Extra-heavy oil (XHO) reservoirs in South America represent some of the largest hydrocarbon accumulations (> 500 billion barrels) in the world. Primary production using long horizontal wells is a commercially proven technology for XHO reservoirs. The expected ultimate recovery with primary production is generally limited to less than 12% of original-oil-in-place (OOIP) and thermal EOR is critical for increasing recovery to 30–60% OOIP. Economic and environmentally viable thermal development of these reservoirs will require the use of horizontal steam injectors. Our results reveal that a continuous steam injection with a horizontal injector placed vertically above a horizontal producer (CSI-HIHP) is a very effective method for XHO reservoirs, with high peak oil rate and significantly high recovery. This study, first of its kind for an XHO reservoir, outlines an integrated workflow to evaluate production potential of a large XHO green-field using primary production followed by thermal exploitation. The workflow, based on a probabilistic framework (involving designs of experiments, proxy methods and Monte Carlo simulations), evaluates reservoir performance for the whole lifecycle of the field under a range of uncertainties and quantifies the impact of key parameters affecting the reservoir performance.

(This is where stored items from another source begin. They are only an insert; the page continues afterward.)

| testbench | what it checks |
|---|---|
| `tb_scl` | every phase of the default 8-bit table and of the 12-bit table the correction uses, within 1 LSB; latency |
| `tb_cordic_vec_pipe` | all 4096 6-bit vectors: magnitude within 1 LSB, angle within 1.5 LSB; latency, rate |
| `tb_cordic_serial` | 600 vectors up to 19 bits; done after 13 cycles; a start while busy is ignored |
| `tb_mod_removal` | 2000 random samples, random M in {1,2,4}; latency 14, rate |
| `tb_fft_sdf` | N = 1024 against a direct DFT (random frames and a tone): rounding noise about 9 LSB rms on bins of about 3000, no bin off by more than 60 LSB plus 0.5 %; labels; latency N-1+log2 N |
| `tb_spectral_analysis` | 30 frames of 1024 bins up to 98 % of full scale, random windows (some exclude the peak), M, tags; bin exact, phase within 1.5 LSB; latency |
| `tb_burst_ram` | full pattern, read-during-write behaviour |
| `tb_pf_correction` | 20 bursts, both signs of k, M in {1,2,4}; 1 LSB; read addresses; timing |
| `tb_sync_core` | full default size, 7 bursts: QPSK and BPSK, positive and negative offsets, full and short bursts, windows that keep and that exclude the true offset, an idle frame, a gap, output overlapping input; exact bin, phase, per-sample residual rotation, frame rate and latencies |
| `tb_workloads` | bit error rate on noisy bursts for 4 to 7 bit inputs, MBL 256 and 512, three windows, and 8PSK; error-free decoding on the smallest builds, MBL 8 and 64; exact estimate latency in every build (below) |

### Bit error rate

`tb_workloads` runs eight core builds side by side on noisy QPSK and 8PSK
bursts. Every burst has `f_o` = 1.2 % of the symbol rate and `Phi` = 30 degrees.
The noise is white Gaussian, and the signal is scaled to a fixed rms level
of 12 * 2^(BW-6) LSB. The test's back end treats the first 8 symbols of each
burst as known. It uses them only to pick one of the M rotations left by
the ambiguity. The phase itself comes from the core. The reference is
ideal coherent detection. Each point below comes from one seed. The
bursts per point are 600 for the first two tables, 400 for the third and
300 for 8PSK. Other seeds move the figures by a few percent.

Input width, MBL = 512, L = 300:

| Es/N0 | ideal | BW = 4 | BW = 5 | BW = 6 | BW = 7 |
|---|---|---|---|---|---|
| 6 dB | 2.30e-2 | 3.5e-2 | 2.6e-2 | 2.4e-2 | 2.4e-2 |
| 8 dB | 6.00e-3 | 1.4e-2 | 8.3e-3 | 6.8e-3 | 6.3e-3 |
| 10 dB | 7.8e-4 | 4.8e-3 | 1.6e-3 | 9.8e-4 | 7.3e-4 |

Six bits is close to seven. Four bits loses clearly. At high SNR a 6-bit
build stays within about 0.2 dB of ideal. Every burst gets the right bin.

Maximum burst length, BW = 6, L = 150:

| Es/N0 | ideal | MBL = 256 | MBL = 512 |
|---|---|---|---|
| 6 dB | 2.30e-2 | 2.6e-2 | 2.5e-2 |
| 8 dB | 6.00e-3 | 7.3e-3 | 6.5e-3 |
| 10 dB | 7.8e-4 | 1.2e-3 | 1.0e-3 |

An FFT twice as long as needed gains only a little. A build whose MBL is
below the burst length cannot run that burst at all, because `cfg_len` is
limited to MBL.

Search window, MBL = 256 (N = 512), L = 150. `w_u` is in bins, `w_l = N - w_u`:

| Es/N0 | ideal | none | w_u = 30 (1.5 %) | w_u = 60 (3 %) | w_u = 120 (6 %) |
|---|---|---|---|---|---|
| 3 dB | 7.9e-2 | 0.28 | 0.18 | 0.22 | 0.27 |
| 4 dB | 5.7e-2 | 0.14 | 0.098 | 0.109 | 0.115 |
| 5 dB | 3.8e-2 | 0.057 | 0.045 | 0.043 | 0.042 |

At low SNR a short burst's largest bin is often a noise peak. About half of
the 150-symbol bursts at 3 dB get a wrong bin without a window. A window
that leaves those bins out removes many of them. The narrower the window,
the more it removes. From 5 dB upward the true peak nearly always wins, and
the window no longer matters. The testbench checks all these relations
with bounds that leave room for the spread between seeds.

Higher order, 8PSK on a build with `LOG2M_MAX = 3`, BW = 6, MBL = 512,
L = 300. The reference is `2/3 Q(sqrt(2 Es/N0) sin(pi/8))`:

| Es/N0 | reference | 8PSK | bin within +-1 |
|---|---|---|---|
| 10 dB | 2.9e-2 | 5.5e-2 | 284 of 300 |
| 12 dB | 1.0e-2 | 1.2e-2 | 300 of 300 |
| 14 dB | 2.2e-3 | 2.9e-3 | 300 of 300 |

Raising the samples to the 8th power costs more noise than raising them to
the 4th. So 8PSK needs a higher SNR before the frequency estimate becomes
reliable. Above that point, the 6-bit core stays within about 0.5 dB of
the reference.

The smallest builds, MBL = 8 (N = 16, four RAM slots) and MBL = 64, each
decode 12 full-length QPSK bursts at Es/N0 = 30 dB without a bit error
and with the right bin every time. In all eight builds, each estimate
arrives exactly `2N + 2 log2 N + 2 LOG2M_MAX + 15` cycles after its
burst's first sample. Builds as large as MBL = 8192 were not simulated.

Synthesis of the default build with a generic flow gives about 1000
word-level cells and 1555 flip-flops. It also gives 143 kbit of memory:
the FFT's 1023 feedback words, the twiddle, sine and atan ROMs, and the
18 kbit burst RAM. No timing closure has been attempted. At one sample per
two clocks, QPSK needs a 100 MHz clock for 100 Mbit/s.

## What follows the published architecture, and what does not

These parts follow the published architecture:

* the algorithm;
* the split into blocks:
  * modulation removal with a pipelined CORDIC, a sine/cosine table and
    two multipliers;
  * a streaming FFT of 2*MBL points;
  * spectral analysis with a windowed maximum search, then a small serial
    CORDIC for the one argument it needs;
  * a RAM that holds the raw bursts while the FFT works;
  * a correction with a second sine/cosine table and a complex multiplier;
* the run-time settings `L`, `M`, `w_u` and `w_l`;
* the build-time settings `BW`, `MBL` and the set of modulations.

XHO reservoirs usually have significantly higher pressures than those of typical conventional heavy oil reservoirs, where continuous steam injection (CSI) has been applied commercially. Therefore, pressure in these reservoirs must be reduced before CSI can begin. Cyclic-steam-stimulation (CSS) after initial stage of primary production can be used to accelerate pressure reduction in the reservoir, while providing additional recovery. Our results demonstrate that geological features such as shale baffles have a significant impact on delaying pressure reduction during primary and CSS. In all the cases investigated, primary production for one year followed by CSS for four years has been found to be successful in reducing pressure to the target pressure for CSI.

High pressure-drop in the horizontal steam injector can cause pressure near the toe region of the injector to be lower than the producer pressure. This results in poor steam injection and poor steam-chest development in that region, thus, greatly reducing efficiency of the thermal recovery process. We quantify pressure drop in a horizontal steam injector and its impact on the thermal performance and suggest a novel well configuration that uses two injectors for every long producer during CSI. The proposed configuration with a sequential development plan can significantly improve economics of the projects.

A novel probabilistic workflow for a full-field development plan (primary, CSS and CSI) of XHO reservoirs provides robust production forecast over the entire lifecycle. The workflow developed and the insights obtained would be very valuable in preparing effective exploitation plans and optimal facility design, a key economic variable in large projects of developing giant XHO reservoirs.